EXERCISE REQUIREMENTS —
Nothing but a number belongs in the answer: the count of lines below that contain the word "sets".

※

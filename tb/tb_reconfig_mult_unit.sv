// tb_reconfig_mult_unit: self-checking testbench of the reconfigurable multiplier unit.
//
// Random signed operands are multiplied with every multiplier type, in random order so the
// select code switches often. Each product is compared with the * operator, done must come
// 1 cycle after start for the Wallace, Booth and Dadda trees and N + 1 = 9 cycles after start
// for shift-and-add, and while one structure is selected the operands of the unselected
// trees must be held at zero (operand isolation).
module tb_reconfig_mult_unit;
  import rfir_pkg::*;
  localparam int N = 8;
  logic clk = 1'b0;
  logic rst_n;
  always #5 clk = ~clk;

  logic               start, busy, done;
  mult_sel_e          sel;
  logic signed [7:0]  a, b;
  logic signed [15:0] p;

  reconfig_mult_unit #(.N(N)) dut (.clk(clk), .rst_n(rst_n), .start(start), .sel(sel),
                                   .a(a), .b(b), .busy(busy), .done(done), .p(p));

  int checks = 0;
  int failures = 0;
  int used [4];

  task automatic check(input bit ok, input string what);
    checks++;
    if (!ok) begin
      failures++;
      if (failures < 10) $display("FAIL %s", what);
    end
  endtask

  initial begin
    repeat (200000) @(posedge clk);
    failures++;
    $display("FAIL watchdog");
    $display("TB_RESULT checks=%0d failures=%0d", checks, failures);
    $finish;
  end

  initial begin
    int lat, exp_lat;
    int ia, ib;
    rst_n = 1'b0;
    start = 1'b0;
    sel   = MUL_WALLACE;
    a     = '0;
    b     = '0;
    repeat (3) @(posedge clk);
    @(negedge clk);
    rst_n = 1'b1;
    for (int k = 0; k < 4000; k++) begin
      @(negedge clk);
      sel = mult_sel_e'(k < 8 ? k % 4 : $urandom_range(0, 3));
      ia  = (k % 50 == 0) ? -128 : $signed(8'($urandom));
      ib  = (k % 70 == 0) ? -128 : $signed(8'($urandom));
      a   = 8'(ia);
      b   = 8'(ib);
      used[sel]++;
      start = 1'b1;
      #1;
      check((sel == MUL_WALLACE || (dut.a_w == 0 && dut.b_w == 0)) &&
            (sel == MUL_BOOTH   || (dut.a_b == 0 && dut.b_b == 0)) &&
            (sel == MUL_DADDA   || (dut.a_d == 0 && dut.b_d == 0)), "operand isolation");
      @(negedge clk);
      start = 1'b0;
      lat = 1;
      while (!done && lat < 40) begin
        @(negedge clk);
        lat++;
      end
      exp_lat = (sel == MUL_SHIFT_ADD) ? N + 1 : 1;
      check(lat == exp_lat, $sformatf("latency %0d expected %0d sel %0d", lat, exp_lat, sel));
      check(p == 16'(ia * ib), $sformatf("sel %0d: %0d * %0d = %0d", sel, ia, ib, p));
    end
    for (int s = 0; s < 4; s++) check(used[s] > 0, $sformatf("type %0d never used", s));
    $display("TB_RESULT checks=%0d failures=%0d", checks, failures);
    $finish;
  end
endmodule
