// rfir_top: reconfigurable multichannel FIR filter with a shared, switchable multiplier.
//
// NCH input channels (CH1..CH8) are filtered by the same NTAP-tap FIR
// y[n] = sum_k H(k) x[n-k] with programmable coefficients H(0)..H(15). One reconfigurable
// multiplier unit (Wallace tree, radix-4 Booth, shift-and-add or Dadda, chosen per channel
// by the control inputs mode[ch]) and one accumulation adder, a square-root carry-select
// adder with a retiming cutset, are shared in time by all channels and taps.
//
// Ports:
//   coef_we/coef_addr/coef_wdata  write H(coef_addr); allowed at any time, takes effect for
//                                 products started after the write
//   mode[ch]                      multiplier type used for channel ch, latched per vector
//   in_valid/in_ready, x_in[ch]   one input sample per channel (accepted when both high)
//   y_valid, y_ch, y_data         one filtered sample per channel and vector, ACC_W bits,
//                                 full precision (no rounding or saturation)
// Timing: see rfir_ctrl; with tree multipliers a vector takes 1 + 4*NTAP*NCH cycles.
// The block structure follows the reconfigurable FIR filter; widths of the output, the
// processing order and the handshakes are this design's choices.
module rfir_top
  import rfir_pkg::*;
#(
  parameter int unsigned N     = DATA_W,
  parameter int unsigned NTAP  = TAPS,
  parameter int unsigned NCH   = CHANNELS,
  parameter int unsigned ACC_W = 2 * N + $clog2(NTAP)
) (
  input  logic                    clk,
  input  logic                    rst_n,
  input  logic                    coef_we,
  input  logic [$clog2(NTAP)-1:0] coef_addr,
  input  logic signed [N-1:0]     coef_wdata,
  input  mult_sel_e               mode [NCH],
  input  logic                    in_valid,
  output logic                    in_ready,
  input  logic signed [N-1:0]     x_in [NCH],
  output logic                    y_valid,
  output logic [$clog2(NCH)-1:0]  y_ch,
  output logic signed [ACC_W-1:0] y_data
);

  logic                    shift;
  logic [$clog2(NCH)-1:0]  rd_ch;
  logic [$clog2(NTAP)-1:0] rd_tap;
  logic signed [N-1:0]     x_rd, h_rd;
  logic                    mul_start, mul_done, mul_busy;
  mult_sel_e               mul_sel;
  logic signed [2*N-1:0]   product;
  logic                    mac_add, mac_clear, mac_ready, mac_valid;
  logic signed [ACC_W-1:0] mac_acc;

  coef_bank #(.N(N), .NTAP(NTAP)) u_coef (
    .clk  (clk),
    .rst_n(rst_n),
    .we   (coef_we),
    .waddr(coef_addr),
    .wdata(coef_wdata),
    .raddr(rd_tap),
    .rdata(h_rd)
  );

  sample_delay_line #(.N(N), .NTAP(NTAP), .NCH(NCH)) u_delay (
    .clk    (clk),
    .rst_n  (rst_n),
    .shift  (shift),
    .x_in   (x_in),
    .rd_ch  (rd_ch),
    .rd_tap (rd_tap),
    .rd_data(x_rd)
  );

  reconfig_mult_unit #(.N(N)) u_rmu (
    .clk  (clk),
    .rst_n(rst_n),
    .start(mul_start),
    .sel  (mul_sel),
    .a    (h_rd),
    .b    (x_rd),
    .busy (mul_busy),
    .done (mul_done),
    .p    (product)
  );

  rfir_mac #(.N(N), .NTAP(NTAP), .ACC_W(ACC_W)) u_mac (
    .clk      (clk),
    .rst_n    (rst_n),
    .add      (mac_add),
    .clear    (mac_clear),
    .product  (product),
    .ready    (mac_ready),
    .out_valid(mac_valid),
    .acc      (mac_acc)
  );

  rfir_ctrl #(.N(N), .NTAP(NTAP), .NCH(NCH), .ACC_W(ACC_W)) u_ctrl (
    .clk      (clk),
    .rst_n    (rst_n),
    .in_valid (in_valid),
    .in_ready (in_ready),
    .mode     (mode),
    .shift    (shift),
    .rd_ch    (rd_ch),
    .rd_tap   (rd_tap),
    .mul_start(mul_start),
    .mul_sel  (mul_sel),
    .mul_done (mul_done),
    .mac_add  (mac_add),
    .mac_clear(mac_clear),
    .mac_valid(mac_valid),
    .mac_acc  (mac_acc),
    .y_valid  (y_valid),
    .y_ch     (y_ch),
    .y_data   (y_data)
  );

  // the controller never starts the multiplier while it is busy, nor adds while the adder is busy
  a_no_start_busy: assert property (@(posedge clk) disable iff (!rst_n) mul_start |-> !mul_busy);
  a_no_add_busy:   assert property (@(posedge clk) disable iff (!rst_n) mac_add |-> mac_ready);

endmodule
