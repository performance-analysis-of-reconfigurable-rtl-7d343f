// tb_rfir_top: end-to-end self-checking testbench of the reconfigurable multichannel FIR
// filter, at the design's default sizes (8-bit data, 16 taps, 8 channels).
//
// A reference model in the testbench keeps its own delay lines and coefficients and works
// out y[n] = sum_k H(k) x[n-k] for every channel with the * operator. The testbench programs
// the coefficients, sends input vectors with random per-channel multiplier types and checks
// every output sample, the channel order and the cycles each vector takes
// (1 + sum over channels of TAPS * (4 for a tree multiplier, N + 4 for shift-and-add)).
// It also makes each mechanism of the design happen and counts it: every multiplier type,
// switching a channel's multiplier type between vectors, reprogramming coefficients between
// vectors, an input vector held back while the filter is busy (in_valid high, in_ready
// low), and extreme operands (-128 everywhere) at full accumulation range. The last 20
// vectors run the 8-bit 7-tap configuration (H(7)..H(15) programmed to zero) next to the
// 16-tap one.
module tb_rfir_top;
  import rfir_pkg::*;
  localparam int N = DATA_W;
  localparam int NTAP = TAPS;
  localparam int NCH = CHANNELS;
  localparam int ACC_W = 2 * N + $clog2(NTAP);
  localparam int NVEC = 80;

  logic clk = 1'b0;
  logic rst_n;
  always #5 clk = ~clk;

  logic                    coef_we;
  logic [$clog2(NTAP)-1:0] coef_addr;
  logic signed [N-1:0]     coef_wdata;
  mult_sel_e               mode [NCH];
  logic                    in_valid, in_ready;
  logic signed [N-1:0]     x_in [NCH];
  logic                    y_valid;
  logic [$clog2(NCH)-1:0]  y_ch;
  logic signed [ACC_W-1:0] y_data;

  rfir_top dut (
    .clk(clk), .rst_n(rst_n), .coef_we(coef_we), .coef_addr(coef_addr),
    .coef_wdata(coef_wdata), .mode(mode), .in_valid(in_valid), .in_ready(in_ready),
    .x_in(x_in), .y_valid(y_valid), .y_ch(y_ch), .y_data(y_data));

  int checks = 0;
  int failures = 0;

  task automatic check(input bit ok, input string what);
    checks++;
    if (!ok) begin
      failures++;
      if (failures < 10) $display("FAIL %s", what);
    end
  endtask

  // reference model
  int xs [NCH][NTAP];
  int hs [NTAP];
  mult_sel_e prev_mode [NCH];

  // mechanism counters
  int n_type [4];
  int n_mode_switch = 0;
  int n_coef_reload = 0;
  int n_stall_cycles = 0;
  int n_extreme = 0;
  int n_7tap = 0;

  task automatic write_coef(input int k, input int value);
    @(negedge clk);
    coef_we    = 1'b1;
    coef_addr  = ($clog2(NTAP))'(k);
    coef_wdata = N'(value);
    @(posedge clk);
    hs[k] = value;
    @(negedge clk);
    coef_we = 1'b0;
  endtask

  initial begin
    repeat (400000) @(posedge clk);
    failures++;
    $display("FAIL watchdog");
    $display("TB_RESULT checks=%0d failures=%0d", checks, failures);
    $finish;
  end

  initial begin
    int exp_cycles, cycles, next_ch, expected, sample;
    bit extreme;
    rst_n = 1'b0;
    in_valid = 1'b0;
    coef_we = 1'b0;
    coef_addr = '0;
    coef_wdata = '0;
    for (int c = 0; c < NCH; c++) begin
      mode[c] = MUL_WALLACE;
      prev_mode[c] = MUL_WALLACE;
      x_in[c] = '0;
      for (int t = 0; t < NTAP; t++) xs[c][t] = 0;
    end
    for (int t = 0; t < NTAP; t++) hs[t] = 0;
    repeat (3) @(posedge clk);
    @(negedge clk);
    rst_n = 1'b1;

    for (int t = 0; t < NTAP; t++) write_coef(t, $signed(N'($urandom)));

    for (int v = 0; v < NVEC; v++) begin
      extreme = (v >= 20 && v < 20 + NTAP);   // a run of -128 samples with -128 coefficients
      // reprogram coefficients between vectors
      if (v == 60) begin
        // the 7-tap configuration: H(7)..H(15) programmed to zero
        for (int t = 0; t < NTAP; t++) write_coef(t, (t < 7) ? $signed(N'($urandom)) : 0);
        n_coef_reload++;
      end
      if (v == 10 || v == 40) begin
        for (int t = 0; t < NTAP; t++) write_coef(t, $signed(N'($urandom)));
        n_coef_reload++;
      end
      if (v == 20) begin
        for (int t = 0; t < NTAP; t++) write_coef(t, -128);
        n_coef_reload++;
      end
      if (v == 20 + NTAP) begin
        for (int t = 0; t < NTAP; t++) write_coef(t, $signed(N'($urandom)));
        n_coef_reload++;
      end
      @(negedge clk);
      exp_cycles = 1;
      for (int c = 0; c < NCH; c++) begin
        mode[c] = (v < 4) ? mult_sel_e'(v) : mult_sel_e'($urandom_range(0, 3));
        if (v > 0 && mode[c] != prev_mode[c]) n_mode_switch++;
        prev_mode[c] = mode[c];
        n_type[mode[c]]++;
        exp_cycles += NTAP * ((mode[c] == MUL_SHIFT_ADD) ? N + 4 : 4);
        sample = extreme ? -128 : $signed(N'($urandom));
        x_in[c] = N'(sample);
      end
      if (v >= 60) n_7tap++;
      in_valid = 1'b1;
      check(in_ready, "in_ready before vector");
      @(posedge clk);
      for (int c = 0; c < NCH; c++) begin
        for (int t = NTAP - 1; t > 0; t--) xs[c][t] = xs[c][t-1];
        xs[c][0] = $signed(x_in[c]);
      end
      @(negedge clk);
      // on odd vectors the next vector is already offered while this one is computed;
      // its samples change only when it is accepted, which the model assumes
      in_valid = (v % 2 == 1) && (v != NVEC - 1);
      cycles = 1;
      next_ch = 0;
      while (!in_ready && cycles < 5000) begin
        if (in_valid) n_stall_cycles++;
        if (y_valid) begin
          expected = 0;
          for (int t = 0; t < NTAP; t++) expected += hs[t] * xs[next_ch][t];
          if (extreme && expected == 16 * 16384) n_extreme++;
          check(y_ch == ($clog2(NCH))'(next_ch), $sformatf("output channel %0d expected %0d", y_ch, next_ch));
          check(y_data == ACC_W'(expected), $sformatf("vector %0d ch %0d: y %0d expected %0d", v, next_ch, y_data, expected));
          next_ch++;
        end
        @(negedge clk);
        cycles++;
      end
      if (y_valid) begin
        expected = 0;
        for (int t = 0; t < NTAP; t++) expected += hs[t] * xs[next_ch][t];
        if (extreme && expected == 16 * 16384) n_extreme++;
        check(y_data == ACC_W'(expected), $sformatf("vector %0d last channel", v));
        next_ch++;
      end
      in_valid = 1'b0;
      check(next_ch == NCH, $sformatf("%0d outputs for one vector", next_ch));
      check(cycles == exp_cycles, $sformatf("vector %0d took %0d cycles, expected %0d", v, cycles, exp_cycles));
    end

    $display("mechanisms: wallace=%0d booth=%0d shift_add=%0d dadda=%0d mode_switches=%0d coef_reloads=%0d stall_cycles=%0d full_range_outputs=%0d seven_tap_vectors=%0d",
             n_type[MUL_WALLACE], n_type[MUL_BOOTH], n_type[MUL_SHIFT_ADD], n_type[MUL_DADDA],
             n_mode_switch, n_coef_reload, n_stall_cycles, n_extreme, n_7tap);
    for (int s = 0; s < 4; s++) check(n_type[s] > 0, $sformatf("multiplier type %0d never used", s));
    check(n_mode_switch > 0, "no multiplier type switch");
    check(n_coef_reload > 0, "no coefficient reload");
    check(n_stall_cycles > 0, "no input stall");
    check(n_extreme > 0, "full accumulation range never reached");
    check(n_7tap > 0, "7-tap configuration never run");
    $display("TB_RESULT checks=%0d failures=%0d", checks, failures);
    $finish;
  end
endmodule
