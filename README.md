# RC6-Cascade: a 320-bit RC6-style block cipher core

RC6-Cascade widens RC6 to a 320-bit block. RC6 applies its round many times to
one 128-bit state. This design instead wires ten small Feistel networks into a
triangle. Each network is called an F-function, and each is built from two RC6
rounds on 16-bit words. The plaintext enters as five 64-bit parts, P1..P5. Each
part flows through the triangle and mixes with the others. The ciphertext leaves
as five 64-bit parts, C1..C5.

This RTL holds the complete core:

- the key schedule, which turns a 128-bit key into 40 subkeys;
- the encrypter, a cascade of ten F-functions;
- the decrypter, a mirrored cascade of ten inverse F-functions;
- a controller that sequences key generation, encryption and decryption.

Each F-function is iterative: one RC6 round datapath is used twice. F-functions
whose inputs are ready run at the same time.

## The cascade

The ten F-functions sit in a lower triangle: four columns, with rows `c..4` in
column `c`. Every cell has two 64-bit inputs and two 64-bit outputs:

- **In1** comes from above and **In2** from the left;
- **Out1** goes down and **Out2** goes right.

```
 P1 ──In1─┐
 P2 ─In2─[F1]──Out2────────┐In1
          │Out1             ▼
 P3 ─In2─[F2]──Out2──In2─[F5]──Out2─────────┐In1
          │                 │Out1            ▼
 P4 ─In2─[F3]──Out2──In2─[F6]──Out2──In2─[F8]──Out2───────┐In1
          │                 │                │Out1       ▼
 P5 ─In2─[F4]──Out2──In2─[F7]──Out2──In2─[F9]──Out2─In2─[F10]──Out2── C5
          │Out1             │Out1            │Out1       │Out1
          C1                C2               C3          C4
```

The general rule, for the cell in column `c` and row `r`:

| input | column 1 | column c > 1, diagonal (r = c) | column c > 1, below the diagonal |
|---|---|---|---|
| In1 | P1 (row 1) or Out1 of the cell above | Out2 of cell (c-1, r-1) | Out1 of the cell above |
| In2 | P(r+1) | Out2 of cell (c-1, r) | Out2 of cell (c-1, r) |

`Cc` is Out1 of the bottom cell of column `c`, and C5 is Out2 of F10. Cells are
numbered column by column, F1..F10. Cell `Fn` uses the subkeys
`S[4(n-1) .. 4(n-1)+3]`.

In the triangle, a cell's depth is `c + r - 1`. Cells of equal depth (one
anti-diagonal) are independent. The longest path runs through seven cells,
F1, F2, F3, F4, F7, F9 and F10, so an encryption costs seven F-function times,
not ten.

**Decryption** undoes the cells in reverse order, starting with F10. The inverse
of cell (c, r) takes that cell's (Out1, Out2) and returns its (In1, In2). Its
inputs come from the inverse cells that consumed those outputs:

- Out1 is `Cc` in row 4, else the recovered In1 of cell (c, r+1);
- Out2 is C5 for F10, the recovered In1 of cell (c+1, r+1) on the diagonal, and
  the recovered In2 of cell (c+1, r) elsewhere.

`rc6c_pkg::cell_idx(c, r)` turns a position into a cell number. Both cascades
are written as a generate loop over `(c, r)` that applies these rules.

## The F-function and its RC6 round

Each F-function is a two-round Feistel network on two 64-bit halves. Let
L = In1, R = In2, and let `G` be one RC6 round:

```
X = L ^ G(R, S[4n],   S[4n+1])      round 1, then the halves swap
Y = R ^ G(X, S[4n+2], S[4n+3])      round 2
Out1 = Y,  Out2 = X
```

`G` treats a 64-bit half as the RC6 state A|B|C|D of four 16-bit words, with A
in bits 63:48. With lg w = 4 and all arithmetic modulo 2^16:

```
t = (B*(2B+1)) <<< 4          u = (D*(2D+1)) <<< 4
A = ((A ^ t) <<< u) + s_a     C = ((C ^ u) <<< t) + s_c
(A, B, C, D) = (B, C, D, A)
```

The data-dependent rotations use the low four bits of `t` and `u`. There is no
pre- or post-whitening: each round adds only its own two subkeys.

**Inverse.** The structure is Feistel, so the inverse needs no inverse of `G`.
The same datapath, with the two subkey pairs swapped, maps (Y, X) back to
(L, R). `rc6c_ffunc` therefore has one parameter, `INVERSE`, that only swaps
the pairs. For a half written into register `a` in round 1 and `b` in round 2,
both directions compute `a ^= G(b)` and then `b ^= G(a)`.

**Timing of one F-function.** The two rounds share one `rc6c_round` instance,
which holds two 16x16 multipliers. The unit works as follows:

- the `start` pulse loads the halves;
- the next clock computes round 1, and the one after computes round 2;
- `ready` rises three clocks after `start`.

`ready` then stays high, and the outputs stay held, until the next `start`.

## Key schedule

`rc6c_key_schedule` is the RC6 key expansion with w = 16 and t = 40 subkeys:

```
L[0..c-1] = key as 16-bit words (key byte k = key[8k+7:8k], little-endian words)
S[i] = 0xB7E1 + i*0x9E37
A = B = i = j = 0
repeat 3*max(c, 40) times:
    A = S[i] = (S[i] + A + B) <<< 3
    B = L[j] = (L[j] + A + B) <<< (A + B)
    i = (i+1) mod 40;  j = (j+1) mod c
```

It performs one mixing step per clock, so a 128-bit key (c = 8) takes 120
steps. The subkeys sit in registers, and both cascades read them in parallel.
`KEY_BYTES` sets the key length. The default is 16 bytes; 32 bytes gives a
256-bit key. The step count stays 120 for any key of up to 80 bytes.

## Control and timing

`rc6c_top` has three request inputs and four status outputs:

| port | meaning |
|---|---|
| `start_key_gen` | expand `key` into the subkeys |
| `start_encryption` | encrypt `text_in` (P1 in `text_in[0]`) |
| `start_decryption` | decrypt `text_in` (C1 in `text_in[0]`) |
| `key_ready` | the subkeys are valid |
| `ready` | the last encryption/decryption has finished; `text_out` holds its result |
| `enc_dec` | 1 when `text_out` is a ciphertext, 0 when it is a plaintext |
| `busy` | an operation is running |

The controller (`rc6c_controller`) is a four-state FSM: IDLE, KEYGEN, ENC and
DEC. It accepts a request only in IDLE. Key generation has priority over
encryption, and encryption over decryption. Encryption and decryption are
accepted only once `key_ready` is high. Requests made at any other time are
ignored and not queued. Engine start pulses leave the controller in the same
clock as the request.

`key` and `text_in` are sampled in the request clock and need not be held
afterwards. Inside each cascade, a cell starts in the clock after both of its
producers report done. Each depth level therefore costs three clocks.

| operation | request to done |
|---|---|
| F-function (`start` to `ready`) | 3 clocks |
| key generation (`start_key_gen` to `key_ready`) | 122 clocks (121 in the schedule + 1 in the controller) |
| encryption or decryption (request to `ready`) | 23 clocks (1 + 3 × 7 in the cascade + 1 in the controller) |
| back-to-back blocks | 24 clocks per 40-byte block, including the request clock |

Reset is synchronous and active high. It clears `key_ready`, `ready` and every
cell's state.

## Word size

The RC6 word size is a parameter, `W`, of every module. The supported values
are 16 (the default), 32 and 64, for which RC6 defines its magic constants.
Changing `W` scales the following:

- each part becomes 4W bits and the block 20W bits (640 bits at W = 32, 1280 at
  W = 64);
- the subkeys become W bits wide;
- the rotation widths and the magic constants (`rc6c_pkg::magic_p/magic_q`)
  change with W.

The structure and all latencies stay the same.

## Decisions not fixed by the cipher's description

The cipher's own description fixes the following:

- the 320-bit block in five 64-bit parts;
- the triangle of ten F-functions and its In/Out wiring;
- the two-round Feistel F-function with XOR combining and 16-bit subkeys;
- the RC6 round structure;
- 40 subkeys from an RC6-style key schedule;
- a 128-bit key;
- the four control signals;
- an iterative F-function.

Everything else is a choice made here and should be reviewed before the core is
relied on:

- **Key schedule.** The cipher is said to use RC6's key schedule "with some
  modifications", which are not specified. This core uses the unmodified RC6
  schedule, so it will not interoperate with any implementation that applies
  those modifications.
- **Bit and word order.** This covers the A|B|C|D word order in a half and the
  key byte order. It also covers the mapping of In1/In2 onto the Feistel
  halves: In1 is the half combined with the round output in round 1.
- **Cell numbering**, and thus which subkeys each cell uses (column by column).
- **Whitening.** The F-function has no pre- or post-whitening.
- **Combining operation.** XOR is used: the diagram of the F-function shows XOR,
  although one sentence describes the combination as an addition.
- **The inverse F-function and the decrypter's wiring.** These are derived from
  the encrypter; they are not described in their own right.
- **The handshake and timing.** This covers the start/ready handshake, the
  controller's states and priorities, the shared `text_in`/`text_out` ports, the
  output multiplexer and every latency above.
- **The key port.** The published block symbols show a 16-bit key port; the text
  asks for 128 bits, and the evaluation uses 256. The default follows the text.
  Set `KEY_BYTES = 2` for the symbol's port, or `32` for the evaluation's key.

The example ciphertext published for the original core (a 16-bit all-zero key
and the counting plaintext 0001 0002 ... 0014) is **not** reproduced. It depends
on the unspecified schedule changes and orderings above.

## Verification

Every testbench is self-checking. Each prints
`TB_RESULT checks=N failures=M` and has a watchdog. The reference values in
`tb/rc6c_tb_vec_pkg.sv` and in the testbenches came from a separate software
model of the cipher, not from this RTL.

| testbench | what it checks |
|---|---|
| `tb_rc6c_round` | 8 model vectors; 2000 random inputs against a behavioural model written in the testbench |
| `tb_rc6c_ffunc` | 6 model vectors; forward then inverse round trips on 100 random inputs; 3-clock latency; outputs and `ready` held |
| `tb_rc6c_key_schedule` | all 40 subkeys for two 16-byte keys, a 2-byte key and a 255-byte key; 121- and 385-clock latencies; `key` needed only at start; reset during a run |
| `tb_rc6c_encrypter` / `tb_rc6c_decrypter` | three blocks under two subkey sets; 22-clock latency; inputs needed only at start; results held |
| `tb_rc6c_controller` | start pulses, flags, priority, and requests ignored while busy or without a key, against engine models |
| `tb_rc6c_top` | end to end at default parameters: see below |
| `tb_rc6c_workloads` | 256-bit key: known answer, key avalanche, NIST independence tests and bulk encryption (see below) |
| `tb_rc6c_word_sizes` | W = 32 and W = 64: known answers, decryption back, the same latencies |

`tb_rc6c_top` runs the whole core at its default parameters:

- two keys;
- model-checked encryptions and decryptions;
- 20 random round trips.

It also counts each mechanism and fails if one never occurs: key generation,
encryption, decryption, a switch of `enc_dec`, a request ignored while busy, a
request ignored for lack of a key, and an operation shorter than ten serial
F-functions (which shows that F-functions ran in parallel).

`tb_rc6c_workloads` repeats, in simulation, the kinds of evaluation the cipher
was assessed with:

- **Avalanche:** one key bit flipped, 15 times. Between 142 and 175 of the 320
  bits change, 0.505 on average.
- **Independence:** three NIST SP 800-22 tests on P xor C for 20 pseudo-random
  blocks: frequency (monobit), runs and forward cumulative sums. The
  significance level is 0.01, and at most one block may fail each test. With the
  fixed generator seed, one block fails the cumulative-sums test and none fails
  the others.
- **Bulk encryption:** 10,000 bytes (250 blocks) in 6,000 clocks.

To run a testbench with Verilator:

```
verilator --binary --timing --assert --timescale 1ns/1ps -Irtl -Itb -y rtl -y tb \
    rtl/rc6c_pkg.sv tb/rc6c_tb_vec_pkg.sv tb/tb_rc6c_top.sv --top-module tb_rc6c_top
./obj_dir/Vtb_rc6c_top
```

Replace `tb_rc6c_top` with any other testbench name. Each one runs in well
under a second.

## Size

Coarse synthesis of `rc6c_top` at the default parameters gives about 1,100
word-level cells and 4,000 flip-flop bits. Most of the flip-flops are the two
64-bit halves held in each of the 20 F-functions. The rest are the input
latches and the 40 × 16-bit subkey registers. Each F-function carries two
16×16 multipliers, 40 in the whole core. Every F-function holds its own result
registers, so both cascades keep their last outputs until restarted.

## Files

| file | contents |
|---|---|
| `rtl/rc6c_pkg.sv` | shared constants, RC6 magic constants, `cell_idx` |
| `rtl/rc6c_round.sv` | combinational RC6 round on four W-bit words |
| `rtl/rc6c_ffunc.sv` | iterative two-round Feistel F-function (`INVERSE` for decryption) |
| `rtl/rc6c_key_schedule.sv` | 40-subkey RC6 key expansion, one step per clock |
| `rtl/rc6c_encrypter.sv` | triangle of ten F-functions |
| `rtl/rc6c_decrypter.sv` | mirrored triangle of ten inverse F-functions |
| `rtl/rc6c_controller.sv` | request sequencing FSM |
| `rtl/rc6c_top.sv` | the complete core |
| `tb/rc6c_tb_vec_pkg.sv` | reference keys, subkeys, plaintexts and ciphertexts |
| `tb/tb_*.sv` | the testbenches listed above |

※

RESULT —
2